ACTION ITEM: Present the data once more in exactly its original form.

(Collected data entries)

○ ○ ○

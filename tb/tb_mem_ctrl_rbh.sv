// tb_mem_ctrl_rbh: DRAM controller with short latencies (hit 10, conflict 30,
// hold 20 cycles). Directed cases check the exact latency of a conflict
// (T_CONF + 1 cycles from request to response, one cycle spent in the queue)
// and of a hit (T_HIT + 1), first-ready ordering (a younger row hit overtakes
// an older conflict), and the hint bit: after a hinted request the bank is held
// so a conflicting request waits out the hold, a row hit arriving during the
// hold is served first, and without a hint nothing is held. A random phase
// checks every request is answered exactly once with its own line.
module tb_mem_ctrl_rbh;
  localparam int TH = 10, TC = 30, HOLD = TC - TH;
  logic clk = 0, rst_n = 0;
  always #5 clk = ~clk;
  logic rv, rr, hint, pv, drd;
  logic [31:0] ra, da;
  logic [7:0] tag, ptag;
  logic [63:0] pdata, ddata;
  logic [31:0] nh, nc, nho, nhh, nhe;
  int checks = 0, failures = 0, cyc = 0;
  always @(posedge clk) cyc <= cyc + 1;

  mem_ctrl_rbh #(.NBANK(8), .QDEPTH(8), .T_HIT(TH), .T_CONF(TC), .TAG_W(8), .LINE_W(64)) dut (
    .clk, .rst_n, .req_valid_i(rv), .req_ready_o(rr), .req_addr_i(ra), .req_hint_i(hint), .req_tag_i(tag),
    .resp_valid_o(pv), .resp_tag_o(ptag), .resp_data_o(pdata), .dram_rd_o(drd), .dram_addr_o(da),
    .dram_rdata_i(ddata), .n_hit_o(nh), .n_conf_o(nc), .n_hold_o(nho), .n_hold_hit_o(nhh), .n_hold_exp_o(nhe));

  assign ddata = {da, ~da};

  // response log
  int rtime [256];
  int rorder [$];
  always @(posedge clk) if (pv) begin
    rtime[ptag] = cyc;
    rorder.push_back(int'(ptag));
    checks++;
    if (pdata != {da, ~da}) begin failures++; $display("FAIL data for tag %0d", ptag); end
  end

  function automatic logic [31:0] A(int bank, int row, int col);
    return 32'(row) << 15 | 32'(bank) << 12 | 32'(col) << 7;
  endfunction

  task automatic chk(bit ok, string s);
    checks++;
    if (!ok) begin failures++; $display("FAIL %s", s); end
  endtask

  int t0;
  task automatic send(logic [31:0] a, bit h, int tg);
    @(negedge clk);
    rv = 1; ra = a; hint = h; tag = 8'(tg);
    t0 = cyc;
    @(negedge clk);
    rv = 0;
  endtask

  task automatic idle(int n);
    repeat (n) @(negedge clk);
  endtask

  initial begin
    repeat (50000) @(posedge clk);
    failures++;
    $display("TB_RESULT checks=%0d failures=%0d", checks, failures);
    $finish;
  end

  initial begin
    int ts [8];
    rv = 0; ra = 0; hint = 0; tag = 0;
    for (int i = 0; i < 256; i++) rtime[i] = -1;
    repeat (2) @(negedge clk); rst_n = 1;
    // 1) closed bank: conflict latency; 2) same row: hit latency
    send(A(0, 1, 0), 0, 1); ts[1] = t0; idle(TC + 5);
    chk(rtime[1] - ts[1] == TC + 1, $sformatf("conflict latency %0d", rtime[1] - ts[1]));
    send(A(0, 1, 3), 0, 2); ts[2] = t0; idle(TH + 5);
    chk(rtime[2] - ts[2] == TH + 1, $sformatf("hit latency %0d", rtime[2] - ts[2]));
    // 3) first-ready: bank 0 busy on row 1; queue an older conflict then a younger hit
    send(A(0, 1, 4), 0, 3);
    send(A(0, 5, 0), 0, 4);
    send(A(0, 1, 5), 0, 5);
    idle(TC * 3);
    chk(rorder.size() >= 3 && rorder[rorder.size()-3] == 3 && rorder[rorder.size()-2] == 5 &&
        rorder[rorder.size()-1] == 4, "row hit overtakes older conflict");
    // 4) no hint: a conflict goes right after completion
    send(A(1, 2, 0), 0, 10); idle(2);
    send(A(1, 3, 0), 0, 11); idle(TC * 3);
    chk(rtime[11] - rtime[10] == TC + 1, $sformatf("no hold without hint (%0d)", rtime[11] - rtime[10]));
    // 5) hint: the conflicting request waits out the hold
    send(A(2, 2, 0), 1, 20); idle(2);
    send(A(2, 3, 0), 0, 21); idle(TC * 4);
    chk(rtime[21] - rtime[20] == HOLD + TC + 1, $sformatf("hold delays conflict (%0d)", rtime[21] - rtime[20]));
    chk(nhe == 1, "hold expired once");
    // 6) hint, then a conflict, then the anticipated hit during the hold: hit first
    send(A(3, 2, 0), 1, 30); idle(2);
    send(A(3, 3, 0), 0, 31);
    wait (rtime[30] >= 0); idle(5);
    send(A(3, 2, 9), 0, 32); idle(TC * 4);
    chk(rtime[32] < rtime[31], "held row serves the hinted follow-up first");
    chk(rtime[32] - rtime[30] < TC, "follow-up is a fast row hit");
    chk(nhh == 1, "hold ended by a hit");
    chk(nho == 2, "two holds started");
    // 7) random traffic: every request answered exactly once
    rorder.delete();
    for (int i = 0; i < 200; i++) begin
      @(negedge clk);
      rv = 1; ra = A($urandom_range(0, 7), $urandom_range(0, 3), $urandom_range(0, 31));
      hint = 1'($urandom); tag = 8'(100 + (i % 100));
      @(posedge clk); while (!rr) @(posedge clk);
      @(negedge clk); rv = 0;
      if (i % 100 == 99) begin
        idle(3000);
        chk(rorder.size() == 100, $sformatf("100 responses (%0d)", rorder.size()));
        rorder.sort();
        for (int k = 0; k < 100 && k < rorder.size(); k++) chk(rorder[k] == 100 + k, "each tag once");
        rorder.delete();
      end
    end
    $display("TB_RESULT checks=%0d failures=%0d", checks, failures);
    $finish;
  end
endmodule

○ ○ ○

TASK RESPONSE:
filename tb/tb_mem_ctrl_rbh.sv
// tb_mem_ctrl_rbh: DRAM controller with short latencies (hit 10, conflict 30,
// hold 20 cycles). Directed cases check the exact latency of a conflict
// (T_CONF + 1 cycles from request to response, one cycle spent in the queue)
// and of a hit (T_HIT + 1), first-ready ordering (a younger row hit overtakes
// an older conflict), and the hint bit: after a hinted request the bank is held
// so a conflicting request waits out the hold, a row hit arriving during the
// hold is served first, and without a hint nothing is held. A random phase
// checks every request is answered exactly once with its own line.
module tb_mem_ctrl_rbh;
  localparam int TH = 10, TC = 30, HOLD = TC - TH;
  logic clk = 0, rst_n = 0;
  always #5 clk = ~clk;
  logic rv, rr, hint, pv, drd;
  logic [31:0] ra, da;
  logic [7:0] tag, ptag;
  logic [63:0] pdata, ddata;
  logic [31:0] nh, nc, nho, nhh, nhe;
  int checks = 0, failures = 0, cyc = 0;
  always @(posedge clk) cyc <= cyc + 1;

  mem_ctrl_rbh #(.NBANK(8), .QDEPTH(8), .T_HIT(TH), .T_CONF(TC), .TAG_W(8), .LINE_W(64)) dut (
    .clk, .rst_n, .req_valid_i(rv), .req_ready_o(rr), .req_addr_i(ra), .req_hint_i(hint), .req_tag_i(tag),
    .resp_valid_o(pv), .resp_tag_o(ptag), .resp_data_o(pdata), .dram_rd_o(drd), .dram_addr_o(da),
    .dram_rdata_i(ddata), .n_hit_o(nh), .n_conf_o(nc), .n_hold_o(nho), .n_hold_hit_o(nhh), .n_hold_exp_o(nhe));

  assign ddata = {da, ~da};

  // response log
  int rtime [256];
  int rorder [$];
  always @(posedge clk) if (pv) begin
    rtime[ptag] = cyc;
    rorder.push_back(int'(ptag));
    checks++;
    if (pdata != {da, ~da}) begin failures++; $display("FAIL data for tag %0d", ptag); end
  end

  function automatic logic [31:0] A(int bank, int row, int col);
    return 32'(row) << 15 | 32'(bank) << 12 | 32'(col) << 7;
  endfunction

  task automatic chk(bit ok, string s);
    checks++;
    if (!ok) begin failures++; $display("FAIL %s", s); end
  endtask

  int t0;
  task automatic send(logic [31:0] a, bit h, int tg);
    @(negedge clk);
    rv = 1; ra = a; hint = h; tag = 8'(tg);
    t0 = cyc;
    @(negedge clk);
    rv = 0;
  endtask

  task automatic idle(int n);
    repeat (n) @(negedge clk);
  endtask

  initial begin
    repeat (50000) @(posedge clk);
    failures++;
    $display("TB_RESULT checks=%0d failures=%0d", checks, failures);
    $finish;
  end

  initial begin
    int ts [8];
    rv = 0; ra = 0; hint = 0; tag = 0;
    for (int i = 0; i < 256; i++) rtime[i] = -1;
    repeat (2) @(negedge clk); rst_n = 1;
    // 1) closed bank: conflict latency; 2) same row: hit latency
    send(A(0, 1, 0), 0, 1); ts[1] = t0; idle(TC + 5);
    chk(rtime[1] - ts[1] == TC + 1, $sformatf("conflict latency %0d", rtime[1] - ts[1]));
    send(A(0, 1, 3), 0, 2); ts[2] = t0; idle(TH + 5);
    chk(rtime[2] - ts[2] == TH + 1, $sformatf("hit latency %0d", rtime[2] - ts[2]));
    // 3) first-ready: bank 0 busy on row 1; queue an older conflict then a younger hit
    send(A(0, 1, 4), 0, 3);
    send(A(0, 5, 0), 0, 4);
    send(A(0, 1, 5), 0, 5);
    idle(TC * 3);
    chk(rorder.size() >= 3 && rorder[rorder.size()-3] == 3 && rorder[rorder.size()-2] == 5 &&
        rorder[rorder.size()-1] == 4, "row hit overtakes older conflict");
    // 4) no hint: a conflict goes right after completion
    send(A(1, 2, 0), 0, 10); idle(2);
    send(A(1, 3, 0), 0, 11); idle(TC * 3);
    chk(rtime[11] - rtime[10] == TC + 1, $sformatf("no hold without hint (%0d)", rtime[11] - rtime[10]));
    // 5) hint: the conflicting request waits out the hold
    send(A(2, 2, 0), 1, 20); idle(2);
    send(A(2, 3, 0), 0, 21); idle(TC * 4);
    chk(rtime[21] - rtime[20] == HOLD + TC + 1, $sformatf("hold delays conflict (%0d)", rtime[21] - rtime[20]));
    chk(nhe == 1, "hold expired once");
    // 6) hint, then a conflict, then the anticipated hit during the hold: hit first
    send(A(3, 2, 0), 1, 30); idle(2);
    send(A(3, 3, 0), 0, 31);
    wait (rtime[30] >= 0); idle(5);
    send(A(3, 2, 9), 0, 32); idle(TC * 4);
    chk(rtime[32] < rtime[31], "held row serves the hinted follow-up first");
    chk(rtime[32] - rtime[30] < TC, "follow-up is a fast row hit");
    chk(nhh == 1, "hold ended by a hit");
    chk(nho == 2, "two holds started");
    // 7) random traffic: every request answered exactly once
    rorder.delete();
    for (int i = 0; i < 200; i++) begin
      @(negedge clk);
      rv = 1; ra = A($urandom_range(0, 7), $urandom_range(0, 3), $urandom_range(0, 31));
      hint = 1'($urandom); tag = 8'(100 + (i % 100));
      @(posedge clk); while (!rr) @(posedge clk);
      @(negedge clk); rv = 0;
      if (i % 100 == 99) begin
        idle(3000);
        chk(rorder.size() == 100, $sformatf("100 responses (%0d)", rorder.size()));
        rorder.sort();
        for (int k = 0; k < 100 && k < rorder.size(); k++) chk(rorder[k] == 100 + k, "each tag once");
        rorder.delete();
      end
    end
    $display("TB_RESULT checks=%0d failures=%0d", checks, failures);
    $finish;
  end
endmodule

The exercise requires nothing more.